Items from a data source:
☆ ☆ ☆ ☆ ☆ ☆ ☆

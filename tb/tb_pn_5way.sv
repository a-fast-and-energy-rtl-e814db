// tb_pn_5way: 5-way K-shot classification on CiM-PN with five arrays, one
// per class, for K = 1, 2, 4 and 8. These are the shot counts used to
// benchmark prototypical networks on Omniglot and miniImageNet. Each class
// has five labelled samples. K = 4 uses the first four. K = 8 uses all
// five, with the first three taken twice, so a power-of-two mean can stand
// in for a 5-shot one.
//
// The embeddings are shortened so that a query and five prototypes fit in
// one 64-row array: 5 elements in fixed point (one row each) and 2
// elements in floating point (one two-row slot each). Real embeddings are
// 64 or 3200 elements long and do not fit at this array size.
//
// For each K and number format: the supports are written, MEAN is
// broadcast to all five arrays, each prototype is read back and checked
// against the mean worked out here, the prototypes and a query are copied
// into array 0, and NN must return the reference nearest class. Queries
// are either random or a slightly moved sample of a chosen class.
// The samples of a class scatter closely around a random class centre. A
// query taken near a sample should therefore land in that class, and most
// of them must. Floating-point samples of one class are stored with
// different exponents, so that the means need exponent alignment.
// Ways, shot counts and the 8-from-5 reuse follow the published
// evaluation; embedding lengths and data are this testbench's own.
module tb_pn_5way;
  import cim_pkg::*;
  localparam int unsigned NA = 5, M = 64, N = 64, S = 5;
  localparam int unsigned D_FX = 5, D_FP = 2;
  localparam logic [1:0] CMD_MEAN = 2'd1, CMD_NN = 2'd2;
  logic          clk = 1'b0;
  logic          rst_n;
  logic [2:0]    host_sel;
  logic          host_wr, host_rd, cmd_start, cmd_bcast, cmd_fix_pt;
  logic [7:0]    host_row, src_slot, dst_slot, dim, count;
  logic [N-1:0]  host_wdata, host_rdata;
  logic [1:0]    cmd;
  logic [4:0]    k_log2;
  logic [NA-1:0] busy, done, err;
  logic [7:0]    class_idx [NA];
  int checks = 0, failures = 0, hits = 0, near_queries = 0;

  cim_pn_top #(.NUM_ARRAYS(NA), .M(M), .N(N), .CW(8)) dut (
    .clk(clk), .rst_n(rst_n), .host_sel(host_sel), .host_wr(host_wr), .host_rd(host_rd),
    .host_row(host_row), .host_wdata(host_wdata), .host_rdata(host_rdata),
    .cmd_start(cmd_start), .cmd_bcast(cmd_bcast), .cmd(cmd), .cmd_fix_pt(cmd_fix_pt),
    .src_slot(src_slot), .dst_slot(dst_slot), .dim(dim), .count(count), .k_log2(k_log2),
    .busy(busy), .done(done), .err(err), .class_idx(class_idx));

  always #5 clk = ~clk;

  initial begin
    repeat (2000000) @(posedge clk);
    failures++;
    $display("TB_RESULT checks=%0d failures=%0d", checks, failures);
    $finish;
  end

  task automatic tick();
    @(posedge clk);
    #1;
  endtask

  task automatic wr_row(input int a, input int r, input logic [N-1:0] d);
    host_sel = 3'(a);
    host_row = 8'(r);
    host_wdata = d;
    host_wr = 1'b1;
    tick();
    host_wr = 1'b0;
  endtask

  task automatic rd_row(input int a, input int r, output logic [N-1:0] d);
    host_sel = 3'(a);
    host_row = 8'(r);
    host_rd = 1'b1;
    tick();
    host_rd = 1'b0;
    d = host_rdata;
  endtask

  task automatic run_cmd(input bit bcast, input logic [1:0] c, input int src, input int dst,
                         input int d, input int cnt, input int kl);
    int cycles;
    host_sel = '0;
    cmd_bcast = bcast;
    cmd = c;
    src_slot = 8'(src);
    dst_slot = 8'(dst);
    dim = 8'(d);
    count = 8'(cnt);
    k_log2 = 5'(kl);
    cmd_start = 1'b1;
    tick();
    cmd_start = 1'b0;
    cycles = 0;
    while (busy != '0 && cycles < 200000) begin
      tick();
      cycles++;
    end
    checks++;
    if (busy != '0 || err != '0) begin
      failures++;
      $display("FAIL command %0d did not finish cleanly (err=%b)", c, err);
    end
  endtask

  // which of the S samples is shot s of a K-shot task
  function automatic int shot(input int s);
    return s % S;
  endfunction

  function automatic real flp(input logic signed [N-1:0] m, input logic signed [N-1:0] e);
    return $itor(m) * (2.0 ** $itor(e));
  endfunction

  // the nearest prototype, lowest class on a tie
  function automatic int argmin(input real mdist [NA]);
    int b = 0;
    for (int a = 1; a < NA; a++) if (mdist[a] < mdist[b]) b = a;
    return b;
  endfunction

  task automatic check_class(input string tag, input int kl, input int target, input int best);
    checks++;
    if (int'(class_idx[0]) != best) begin
      failures++;
      $display("FAIL %s %0d-shot: class %0d, expected %0d", tag, 1 << kl, class_idx[0], best);
    end
    if (target >= 0) begin
      near_queries++;
      if (int'(class_idx[0]) == target) hits++;
    end
  endtask

  // fixed-point task: rows s*D + j hold shot s, rows K*D + j the prototype
  task automatic fx_task(input int kl, input int target);
    localparam int D = D_FX;
    int k;
    longint smp [NA][S][D];
    longint proto [NA][D];
    longint q [D];
    real mdist [NA];
    logic [N-1:0] got;
    k = 1 << kl;
    for (int a = 0; a < NA; a++)
      for (int j = 0; j < D; j++) begin
        longint centre = longint'($urandom_range(200000)) - 100000;
        for (int i = 0; i < S; i++) smp[a][i][j] = centre + longint'($urandom_range(10000)) - 5000;
      end
    for (int a = 0; a < NA; a++)
      for (int s = 0; s < k; s++)
        for (int j = 0; j < D; j++) wr_row(a, s * D + j, N'(smp[a][shot(s)][j]));
    cmd_fix_pt = 1'b1;
    run_cmd(1'b1, CMD_MEAN, 0, k * D, D, 0, kl);
    for (int a = 0; a < NA; a++)
      for (int j = 0; j < D; j++) begin
        longint sum = 0;
        for (int s = 0; s < k; s++) sum += smp[a][shot(s)][j];
        proto[a][j] = sum >>> kl;
        rd_row(a, k * D + j, got);
        checks++;
        if ($signed(got) != proto[a][j]) begin
          failures++;
          $display("FAIL fixed %0d-shot prototype %0d elem %0d: %0d exp %0d", k, a, j,
                   $signed(got), proto[a][j]);
        end
        wr_row(0, D + a * D + j, got);
      end
    for (int j = 0; j < D; j++) begin
      q[j] = (target >= 0) ? smp[target][S - 1][j] + longint'($urandom_range(2000)) - 1000
                           : longint'($urandom_range(200000)) - 100000;
      wr_row(0, j, N'(q[j]));
    end
    run_cmd(1'b0, CMD_NN, D, 0, D, NA, 0);
    cmd_fix_pt = 1'b0;
    for (int a = 0; a < NA; a++) begin
      mdist[a] = 0.0;
      for (int j = 0; j < D; j++)
        mdist[a] += $itor((q[j] > proto[a][j]) ? q[j] - proto[a][j] : proto[a][j] - q[j]);
    end
    check_class("fixed", kl, target, argmin(mdist));
  endtask

  // floating-point task: slots s*D + j hold shot s, slots K*D + j the prototype
  task automatic fp_task(input int kl, input int target);
    localparam int D = D_FP;
    int k;
    logic signed [N-1:0] sm [NA][S][D];
    int se [NA][S][D];
    real proto [NA][D];
    real q [D];
    real mdist [NA];
    logic [N-1:0] pm, pe;
    k = 1 << kl;
    // sample value close to centre / 4, stored as m * 2^e with e in -2 .. 2
    for (int a = 0; a < NA; a++)
      for (int j = 0; j < D; j++) begin
        int centre = int'($urandom_range(16000)) - 8000;
        for (int i = 0; i < S; i++) begin
          int v = centre + int'($urandom_range(400)) - 200;
          se[a][i][j] = int'($urandom_range(4)) - 2;
          sm[a][i][j] = N'(v >>> (se[a][i][j] + 2));
        end
      end
    for (int a = 0; a < NA; a++)
      for (int s = 0; s < k; s++)
        for (int j = 0; j < D; j++) begin
          wr_row(a, 2 * (s * D + j), sm[a][shot(s)][j]);
          wr_row(a, 2 * (s * D + j) + 1, N'(se[a][shot(s)][j]));
        end
    run_cmd(1'b1, CMD_MEAN, 0, k * D, D, 0, kl);
    for (int a = 0; a < NA; a++)
      for (int j = 0; j < D; j++) begin
        real sum = 0.0;
        for (int s = 0; s < k; s++) sum += flp(sm[a][shot(s)][j], N'(se[a][shot(s)][j]));
        proto[a][j] = sum / $itor(k);
        rd_row(a, 2 * (k * D + j), pm);
        rd_row(a, 2 * (k * D + j) + 1, pe);
        checks++;
        if (flp(pm, pe) != proto[a][j]) begin
          failures++;
          $display("FAIL float %0d-shot prototype %0d elem %0d: %f exp %f", k, a, j,
                   flp(pm, pe), proto[a][j]);
        end
        wr_row(0, 2 * (D + a * D + j), pm);
        wr_row(0, 2 * (D + a * D + j) + 1, pe);
      end
    for (int j = 0; j < D; j++) begin
      logic signed [N-1:0] m;
      int e;
      if (target >= 0) begin
        m = sm[target][S - 1][j] + N'($signed(32'($urandom_range(16)) - 32'd8));
        e = se[target][S - 1][j];
      end else begin
        m = N'($signed(32'($urandom_range(4096)) - 32'd2048));
        e = $urandom_range(4) - 2;
      end
      q[j] = flp(m, N'(e));
      wr_row(0, 2 * j, m);
      wr_row(0, 2 * j + 1, N'(e));
    end
    run_cmd(1'b0, CMD_NN, D, 0, D, NA, 0);
    for (int a = 0; a < NA; a++) begin
      mdist[a] = 0.0;
      for (int j = 0; j < D; j++)
        mdist[a] += (q[j] > proto[a][j]) ? q[j] - proto[a][j] : proto[a][j] - q[j];
    end
    check_class("float", kl, target, argmin(mdist));
  endtask

  initial begin
    rst_n = 1'b0;
    host_sel = '0; host_wr = 1'b0; host_rd = 1'b0; host_row = '0; host_wdata = '0;
    cmd_start = 1'b0; cmd_bcast = 1'b0; cmd = '0; cmd_fix_pt = 1'b0;
    {src_slot, dst_slot, dim, count} = '0;
    k_log2 = '0;
    repeat (3) tick();
    rst_n = 1'b1;
    for (int kl = 0; kl <= 3; kl++) begin
      fx_task(kl, -1);
      fx_task(kl, kl % NA);
      fx_task(kl, (kl + 2) % NA);
      fp_task(kl, -1);
      fp_task(kl, (kl + 1) % NA);
      fp_task(kl, (kl + 3) % NA);
    end
    $display("queries near a sample of a known class: %0d, classified as that class: %0d",
             near_queries, hits);
    checks++;
    if (2 * hits < near_queries) begin
      failures++;
      $display("FAIL fewer than half of the near queries found their class");
    end
    $display("TB_RESULT checks=%0d failures=%0d", checks, failures);
    $finish;
  end
endmodule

☆ ☆ ☆ ☆ ☆ ☆ ☆

● **Task to carry out**
Scan the records for the word "counts", and copy each line where it is found.

● **Solved problem**
// per class, for K = 1, 2, 4 and 8. These are the shot counts used to
// Ways, shot counts and the 8-from-5 reuse follow the published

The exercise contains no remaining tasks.